*** DATA SHOWN ***
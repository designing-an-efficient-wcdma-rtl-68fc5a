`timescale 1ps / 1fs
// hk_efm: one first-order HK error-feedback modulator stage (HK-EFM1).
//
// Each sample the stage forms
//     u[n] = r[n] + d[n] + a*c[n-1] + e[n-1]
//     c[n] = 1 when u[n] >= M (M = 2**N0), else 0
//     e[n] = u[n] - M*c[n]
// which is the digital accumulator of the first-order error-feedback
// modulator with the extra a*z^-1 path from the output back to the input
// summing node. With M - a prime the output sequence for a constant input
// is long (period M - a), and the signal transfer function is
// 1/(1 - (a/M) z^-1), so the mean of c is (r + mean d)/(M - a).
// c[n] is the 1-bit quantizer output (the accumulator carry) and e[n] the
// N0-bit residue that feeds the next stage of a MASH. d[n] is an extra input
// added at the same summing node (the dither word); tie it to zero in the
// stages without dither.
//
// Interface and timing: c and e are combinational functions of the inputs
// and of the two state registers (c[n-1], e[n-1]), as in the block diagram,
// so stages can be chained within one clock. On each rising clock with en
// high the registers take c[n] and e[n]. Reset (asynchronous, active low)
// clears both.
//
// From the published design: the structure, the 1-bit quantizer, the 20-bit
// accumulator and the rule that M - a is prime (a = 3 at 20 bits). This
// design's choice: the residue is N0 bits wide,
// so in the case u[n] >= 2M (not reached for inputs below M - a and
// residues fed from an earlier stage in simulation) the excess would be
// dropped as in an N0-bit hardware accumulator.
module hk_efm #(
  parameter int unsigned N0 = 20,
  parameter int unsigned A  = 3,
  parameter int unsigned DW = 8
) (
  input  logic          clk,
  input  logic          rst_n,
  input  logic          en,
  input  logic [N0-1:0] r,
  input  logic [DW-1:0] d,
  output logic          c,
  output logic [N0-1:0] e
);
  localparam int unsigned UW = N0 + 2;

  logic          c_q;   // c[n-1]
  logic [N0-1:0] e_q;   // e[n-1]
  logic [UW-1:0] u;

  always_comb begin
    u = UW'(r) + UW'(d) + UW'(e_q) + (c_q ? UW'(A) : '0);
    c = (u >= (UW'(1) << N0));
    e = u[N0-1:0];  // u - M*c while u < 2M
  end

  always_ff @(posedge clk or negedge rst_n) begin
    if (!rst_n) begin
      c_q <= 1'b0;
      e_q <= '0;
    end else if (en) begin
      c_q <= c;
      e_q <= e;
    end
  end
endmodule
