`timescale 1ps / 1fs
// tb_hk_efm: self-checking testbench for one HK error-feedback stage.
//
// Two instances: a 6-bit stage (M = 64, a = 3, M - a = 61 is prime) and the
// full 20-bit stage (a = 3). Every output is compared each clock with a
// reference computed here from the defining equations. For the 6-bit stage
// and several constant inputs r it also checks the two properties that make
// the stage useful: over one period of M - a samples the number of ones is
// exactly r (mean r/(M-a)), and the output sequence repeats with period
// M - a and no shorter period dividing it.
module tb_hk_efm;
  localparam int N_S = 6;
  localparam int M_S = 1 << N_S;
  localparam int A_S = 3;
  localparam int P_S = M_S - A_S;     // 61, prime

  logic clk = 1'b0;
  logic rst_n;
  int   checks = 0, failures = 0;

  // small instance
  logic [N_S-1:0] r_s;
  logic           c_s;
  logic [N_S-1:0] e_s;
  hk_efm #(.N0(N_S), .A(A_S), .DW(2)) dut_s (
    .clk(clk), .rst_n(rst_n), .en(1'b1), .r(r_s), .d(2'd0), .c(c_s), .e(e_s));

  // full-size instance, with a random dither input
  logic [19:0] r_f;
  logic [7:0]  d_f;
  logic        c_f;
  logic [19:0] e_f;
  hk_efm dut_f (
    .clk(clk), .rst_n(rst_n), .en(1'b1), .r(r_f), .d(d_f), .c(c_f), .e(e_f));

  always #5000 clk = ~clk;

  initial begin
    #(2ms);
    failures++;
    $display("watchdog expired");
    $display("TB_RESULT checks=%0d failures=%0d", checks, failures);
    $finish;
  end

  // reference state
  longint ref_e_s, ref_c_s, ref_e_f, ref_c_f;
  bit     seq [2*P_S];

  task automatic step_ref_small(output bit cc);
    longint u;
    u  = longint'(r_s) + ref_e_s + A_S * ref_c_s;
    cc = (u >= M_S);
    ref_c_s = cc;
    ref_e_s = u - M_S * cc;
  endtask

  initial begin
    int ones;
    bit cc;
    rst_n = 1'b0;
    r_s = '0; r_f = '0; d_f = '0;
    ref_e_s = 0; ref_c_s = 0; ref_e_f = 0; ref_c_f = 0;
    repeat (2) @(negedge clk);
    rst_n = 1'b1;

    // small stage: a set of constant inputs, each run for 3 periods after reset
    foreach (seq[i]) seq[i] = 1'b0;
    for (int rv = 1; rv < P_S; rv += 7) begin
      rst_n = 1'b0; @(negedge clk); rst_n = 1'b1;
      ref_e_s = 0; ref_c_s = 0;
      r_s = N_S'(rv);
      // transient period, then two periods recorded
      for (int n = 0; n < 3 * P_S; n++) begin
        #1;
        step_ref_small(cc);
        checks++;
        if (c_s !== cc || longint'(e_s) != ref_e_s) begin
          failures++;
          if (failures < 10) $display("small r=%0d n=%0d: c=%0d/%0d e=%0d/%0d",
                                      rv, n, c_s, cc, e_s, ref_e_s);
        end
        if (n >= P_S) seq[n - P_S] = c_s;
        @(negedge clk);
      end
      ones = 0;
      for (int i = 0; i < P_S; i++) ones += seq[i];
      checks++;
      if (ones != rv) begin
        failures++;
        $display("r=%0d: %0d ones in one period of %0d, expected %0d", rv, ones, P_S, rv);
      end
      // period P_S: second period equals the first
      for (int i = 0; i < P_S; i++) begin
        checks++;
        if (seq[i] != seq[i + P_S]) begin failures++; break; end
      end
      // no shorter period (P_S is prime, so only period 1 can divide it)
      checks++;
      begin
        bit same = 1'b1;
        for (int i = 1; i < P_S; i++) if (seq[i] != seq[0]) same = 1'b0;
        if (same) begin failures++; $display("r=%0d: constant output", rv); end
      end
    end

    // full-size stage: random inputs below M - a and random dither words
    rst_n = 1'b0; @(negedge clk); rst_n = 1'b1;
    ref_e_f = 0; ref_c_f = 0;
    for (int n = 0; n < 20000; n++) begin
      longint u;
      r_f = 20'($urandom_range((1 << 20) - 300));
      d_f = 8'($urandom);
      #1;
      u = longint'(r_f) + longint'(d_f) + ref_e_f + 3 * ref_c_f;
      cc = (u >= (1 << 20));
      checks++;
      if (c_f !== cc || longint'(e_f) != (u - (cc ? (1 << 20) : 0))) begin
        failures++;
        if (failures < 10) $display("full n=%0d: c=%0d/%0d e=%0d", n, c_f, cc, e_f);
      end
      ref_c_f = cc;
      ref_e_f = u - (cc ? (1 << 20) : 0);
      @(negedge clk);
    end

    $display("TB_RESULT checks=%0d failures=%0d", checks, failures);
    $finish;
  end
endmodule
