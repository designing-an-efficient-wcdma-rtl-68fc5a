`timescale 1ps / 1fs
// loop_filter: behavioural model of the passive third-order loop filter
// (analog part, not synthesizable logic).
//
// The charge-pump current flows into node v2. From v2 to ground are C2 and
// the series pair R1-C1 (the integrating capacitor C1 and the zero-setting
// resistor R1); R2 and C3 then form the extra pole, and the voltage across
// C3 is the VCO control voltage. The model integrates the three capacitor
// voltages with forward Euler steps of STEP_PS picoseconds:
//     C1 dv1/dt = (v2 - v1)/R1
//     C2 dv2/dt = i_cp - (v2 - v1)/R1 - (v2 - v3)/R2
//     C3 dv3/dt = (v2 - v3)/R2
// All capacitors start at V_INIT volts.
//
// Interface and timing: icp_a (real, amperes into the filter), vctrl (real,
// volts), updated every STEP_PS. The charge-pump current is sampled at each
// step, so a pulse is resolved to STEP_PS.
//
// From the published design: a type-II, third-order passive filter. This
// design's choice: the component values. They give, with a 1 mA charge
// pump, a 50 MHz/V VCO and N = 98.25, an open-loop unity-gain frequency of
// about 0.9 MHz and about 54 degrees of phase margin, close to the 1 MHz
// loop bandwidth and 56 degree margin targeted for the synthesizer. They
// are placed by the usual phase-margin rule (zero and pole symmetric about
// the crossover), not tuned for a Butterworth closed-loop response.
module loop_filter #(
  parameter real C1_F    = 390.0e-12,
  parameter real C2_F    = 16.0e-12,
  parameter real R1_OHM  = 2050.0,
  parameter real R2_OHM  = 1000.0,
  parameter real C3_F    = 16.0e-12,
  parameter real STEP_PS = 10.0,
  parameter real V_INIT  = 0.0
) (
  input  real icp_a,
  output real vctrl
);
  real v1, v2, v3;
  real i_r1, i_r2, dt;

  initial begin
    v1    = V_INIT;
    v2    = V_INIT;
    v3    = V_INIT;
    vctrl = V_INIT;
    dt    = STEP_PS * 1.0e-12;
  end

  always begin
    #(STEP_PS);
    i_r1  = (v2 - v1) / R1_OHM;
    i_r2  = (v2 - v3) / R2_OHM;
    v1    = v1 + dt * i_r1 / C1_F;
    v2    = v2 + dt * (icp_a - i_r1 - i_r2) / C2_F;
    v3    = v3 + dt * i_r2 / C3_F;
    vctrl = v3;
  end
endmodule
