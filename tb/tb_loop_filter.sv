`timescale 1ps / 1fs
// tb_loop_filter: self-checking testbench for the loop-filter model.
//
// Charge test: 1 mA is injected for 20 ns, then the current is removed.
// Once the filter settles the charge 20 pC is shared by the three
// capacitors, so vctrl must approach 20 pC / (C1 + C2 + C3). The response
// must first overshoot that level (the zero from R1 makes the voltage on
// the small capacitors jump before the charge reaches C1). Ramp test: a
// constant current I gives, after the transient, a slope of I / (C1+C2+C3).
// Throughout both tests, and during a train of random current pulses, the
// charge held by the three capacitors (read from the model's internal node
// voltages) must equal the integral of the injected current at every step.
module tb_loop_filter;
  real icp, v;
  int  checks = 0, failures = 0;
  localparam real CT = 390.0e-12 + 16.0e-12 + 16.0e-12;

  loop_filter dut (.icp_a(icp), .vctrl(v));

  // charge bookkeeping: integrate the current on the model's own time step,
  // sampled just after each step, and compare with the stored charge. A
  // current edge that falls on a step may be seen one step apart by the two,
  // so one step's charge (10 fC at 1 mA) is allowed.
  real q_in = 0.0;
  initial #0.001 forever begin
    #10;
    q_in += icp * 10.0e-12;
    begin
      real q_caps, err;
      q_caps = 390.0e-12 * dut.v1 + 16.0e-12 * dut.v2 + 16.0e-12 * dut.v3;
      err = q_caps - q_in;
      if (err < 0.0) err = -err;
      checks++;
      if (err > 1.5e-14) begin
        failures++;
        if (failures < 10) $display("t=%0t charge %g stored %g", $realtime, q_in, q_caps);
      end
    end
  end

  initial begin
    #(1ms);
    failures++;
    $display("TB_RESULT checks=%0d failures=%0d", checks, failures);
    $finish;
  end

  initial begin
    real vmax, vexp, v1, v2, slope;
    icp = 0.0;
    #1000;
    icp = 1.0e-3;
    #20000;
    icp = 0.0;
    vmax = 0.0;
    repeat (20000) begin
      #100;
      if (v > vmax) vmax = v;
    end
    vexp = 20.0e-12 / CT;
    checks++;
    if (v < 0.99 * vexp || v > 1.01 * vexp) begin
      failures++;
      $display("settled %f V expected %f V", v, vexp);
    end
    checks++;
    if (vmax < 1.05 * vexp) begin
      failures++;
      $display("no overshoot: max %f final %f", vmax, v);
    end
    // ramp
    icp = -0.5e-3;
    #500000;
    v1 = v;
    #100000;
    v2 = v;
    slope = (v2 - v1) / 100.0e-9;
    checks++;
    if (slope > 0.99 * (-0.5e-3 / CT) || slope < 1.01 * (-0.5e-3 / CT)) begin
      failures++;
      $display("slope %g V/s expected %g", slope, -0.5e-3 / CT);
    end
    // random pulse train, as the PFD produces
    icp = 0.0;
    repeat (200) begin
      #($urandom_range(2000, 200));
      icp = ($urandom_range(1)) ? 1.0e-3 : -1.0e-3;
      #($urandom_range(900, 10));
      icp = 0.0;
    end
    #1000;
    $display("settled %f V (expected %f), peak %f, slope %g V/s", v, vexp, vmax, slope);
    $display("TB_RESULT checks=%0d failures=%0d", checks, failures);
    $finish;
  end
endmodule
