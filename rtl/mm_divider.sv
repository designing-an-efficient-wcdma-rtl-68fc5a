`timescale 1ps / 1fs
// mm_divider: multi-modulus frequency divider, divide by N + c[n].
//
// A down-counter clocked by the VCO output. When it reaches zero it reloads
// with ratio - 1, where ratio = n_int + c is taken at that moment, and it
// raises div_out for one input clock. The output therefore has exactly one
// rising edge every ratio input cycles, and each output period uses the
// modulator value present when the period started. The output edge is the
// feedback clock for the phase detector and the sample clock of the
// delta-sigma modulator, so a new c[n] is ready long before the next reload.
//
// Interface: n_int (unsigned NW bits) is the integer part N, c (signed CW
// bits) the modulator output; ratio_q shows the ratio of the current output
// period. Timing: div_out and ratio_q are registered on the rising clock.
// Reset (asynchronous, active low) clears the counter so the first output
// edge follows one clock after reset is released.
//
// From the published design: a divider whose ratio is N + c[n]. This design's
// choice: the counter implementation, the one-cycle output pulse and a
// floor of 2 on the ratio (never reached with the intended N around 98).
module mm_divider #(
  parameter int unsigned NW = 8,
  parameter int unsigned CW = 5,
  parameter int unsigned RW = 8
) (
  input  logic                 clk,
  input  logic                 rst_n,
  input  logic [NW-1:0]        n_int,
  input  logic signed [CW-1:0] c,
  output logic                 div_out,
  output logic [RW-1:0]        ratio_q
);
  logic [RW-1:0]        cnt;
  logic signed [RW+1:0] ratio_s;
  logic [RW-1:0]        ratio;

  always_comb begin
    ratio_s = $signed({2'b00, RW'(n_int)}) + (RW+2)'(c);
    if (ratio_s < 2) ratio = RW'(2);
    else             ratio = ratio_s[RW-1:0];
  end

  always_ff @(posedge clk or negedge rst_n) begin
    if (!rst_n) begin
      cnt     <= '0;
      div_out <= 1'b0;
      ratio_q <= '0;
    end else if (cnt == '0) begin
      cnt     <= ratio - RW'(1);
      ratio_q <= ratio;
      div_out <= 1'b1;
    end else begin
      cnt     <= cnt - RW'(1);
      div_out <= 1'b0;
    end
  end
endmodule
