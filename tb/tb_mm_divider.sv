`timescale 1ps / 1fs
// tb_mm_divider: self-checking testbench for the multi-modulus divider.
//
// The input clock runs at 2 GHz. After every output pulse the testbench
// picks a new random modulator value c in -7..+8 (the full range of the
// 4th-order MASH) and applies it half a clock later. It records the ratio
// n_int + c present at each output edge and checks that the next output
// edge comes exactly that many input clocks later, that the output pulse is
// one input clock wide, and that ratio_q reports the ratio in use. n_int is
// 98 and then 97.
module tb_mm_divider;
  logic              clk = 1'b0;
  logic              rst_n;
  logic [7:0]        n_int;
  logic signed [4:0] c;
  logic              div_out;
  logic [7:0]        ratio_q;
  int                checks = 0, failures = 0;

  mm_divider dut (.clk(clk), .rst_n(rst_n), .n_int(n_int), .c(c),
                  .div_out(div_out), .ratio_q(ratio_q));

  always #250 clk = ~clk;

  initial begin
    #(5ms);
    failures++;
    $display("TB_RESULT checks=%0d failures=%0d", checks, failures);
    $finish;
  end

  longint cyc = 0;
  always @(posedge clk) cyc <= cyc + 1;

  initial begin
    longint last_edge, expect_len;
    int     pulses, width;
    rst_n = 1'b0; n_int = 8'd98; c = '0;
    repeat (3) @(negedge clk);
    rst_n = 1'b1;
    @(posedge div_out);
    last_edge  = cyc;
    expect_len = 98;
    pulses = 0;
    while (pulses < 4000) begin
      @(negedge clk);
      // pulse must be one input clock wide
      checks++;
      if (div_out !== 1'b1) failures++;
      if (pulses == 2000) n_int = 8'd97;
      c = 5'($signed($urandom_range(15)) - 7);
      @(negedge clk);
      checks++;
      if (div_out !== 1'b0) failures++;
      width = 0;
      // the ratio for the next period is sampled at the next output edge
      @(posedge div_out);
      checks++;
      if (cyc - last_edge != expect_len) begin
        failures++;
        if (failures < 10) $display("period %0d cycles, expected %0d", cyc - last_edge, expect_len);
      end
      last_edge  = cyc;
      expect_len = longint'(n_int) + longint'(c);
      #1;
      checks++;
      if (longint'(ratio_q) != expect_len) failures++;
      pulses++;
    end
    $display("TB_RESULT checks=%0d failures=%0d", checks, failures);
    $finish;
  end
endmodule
***
• _TASK INSTRUCTIONS_
In the entries above, find the line with "modulator stage (HK-EFM1)." and the line with "zero in the", then restate word for word both of them and every line between, with nothing more.

• _SOLUTION_
// hk_efm: one first-order HK error-feedback modulator stage (HK-EFM1).
//
// Each sample the stage forms
//     u[n] = r[n] + d[n] + a*c[n-1] + e[n-1]
//     c[n] = 1 when u[n] >= M (M = 2**N0), else 0
//     e[n] = u[n] - M*c[n]
// which is the digital accumulator of the first-order error-feedback
// modulator with the extra a*z^-1 path from the output back to the input
// summing node. With M - a prime the output sequence for a constant input
// is long (period M - a), and the signal transfer function is
// 1/(1 - (a/M) z^-1), so the mean of c is (r + mean d)/(M - a).
// c[n] is the 1-bit quantizer output (the accumulator carry) and e[n] the
// N0-bit residue that feeds the next stage of a MASH. d[n] is an extra input
// added at the same summing node (the dither word); tie it to zero in the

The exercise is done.